Initializing DistributedContractor for VQE...


F=5.61 C=6.81 S=7.58 P=11.10 $=16.00: 100%|██████████| 16/16 [00:08<00:00,  1.98it/s]



--- Contraction Path Info ---
Path found with 16 slices.
Arithmetic Intensity (higher is better): 4.30
flops (TFlops): 9.178620530292392e-08
write (GB): 4.3742358684539795e-05
size (GB): 1.430511474609375e-06
-----------------------------

Distributing across 4 devices. Each device will sequentially process up to 4 slices.
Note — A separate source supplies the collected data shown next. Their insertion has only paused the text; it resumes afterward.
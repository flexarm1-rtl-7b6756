// tb_flexarm_control - all sixteen condition codes against all sixteen flag
// combinations, and the pipeline controls for every stall/redirect pair.
module tb_flexarm_control;
  import flexarm_pkg::*;
  import flexarm_tb_pkg::*;

  cond_e  cond;
  flags_t flags;
  logic   cond_pass, stall, redirect, pc_en, ifid_en, ifid_flush, idex_flush;
  int checks = 0, failures = 0;

  flexarm_control dut (.cond, .flags, .cond_pass, .stall, .redirect,
                       .pc_en, .ifid_en, .ifid_flush, .idex_flush);

  initial begin
    #100000;
    failures++;
    $display("TB_RESULT checks=%0d failures=%0d", checks, failures);
    $finish;
  end

  initial begin
    stall = 0; redirect = 0;
    for (int c = 0; c < 16; c++)
      for (int f = 0; f < 16; f++) begin
        cond = cond_e'(c); flags = flags_t'(f); #1;
        checks++;
        if (cond_pass !== cond_ref(4'(c), flags.n, flags.z, flags.c, flags.v)) begin
          failures++; $display("FAIL cond %0d flags %b -> %0d", c, flags, cond_pass);
        end
      end
    // {pc_en, ifid_en, ifid_flush, idex_flush} for stall, redirect
    for (int k = 0; k < 4; k++) begin
      logic [3:0] e;
      {stall, redirect} = 2'(k); #1;
      case (k)
        0: e = 4'b1100;   // run
        1: e = 4'b1111;   // redirect
        2: e = 4'b0001;   // stall: hold PC and IF/ID, bubble into EX
        default: e = 4'b1111; // redirect wins over stall
      endcase
      checks++;
      if ({pc_en, ifid_en, ifid_flush, idex_flush} !== e) begin
        failures++; $display("FAIL stall=%0d redirect=%0d -> %b", stall, redirect,
                             {pc_en, ifid_en, ifid_flush, idex_flush});
      end
    end
    $display("TB_RESULT checks=%0d failures=%0d", checks, failures);
    $finish;
  end
endmodule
Starting VQE optimization loop...
Step 010 | Loss: -3.29106593 | Time: 0.0022 s
Step 020 | Loss: -8.78426552 | Time: 0.0021 s
Step 030 | Loss: -10.85906601 | Time: 0.0022 s
Step 040 | Loss: -11.47075844 | Time: 0.0020 s
Step 050 | Loss: -11.72393227 | Time: 0.0022 s
Step 060 | Loss: -11.91652107 | Time: 0.0021 s
Step 070 | Loss: -12.04074574 | Time: 0.0020 s
Step 080 | Loss: -12.11665630 | Time: 0.0024 s
Step 090 | Loss: -12.15851784 | Time: 0.0021 s
Step 100 | Loss: -12.17830086 | Time: 0.0022 s

Optimization finished.


## Conclusion

The `DistributedContractor` provides a powerful and streamlined interface for scaling up tensor network contractions to multiple devices. By abstracting away the complexities of pathfinding, slicing, and parallel execution, it allows researchers to focus on the physics of their problem while leveraging the full computational power of their hardware. This is particularly advantageous for simulating large quantum circuits and accelerating the convergence of variational quantum algorithms.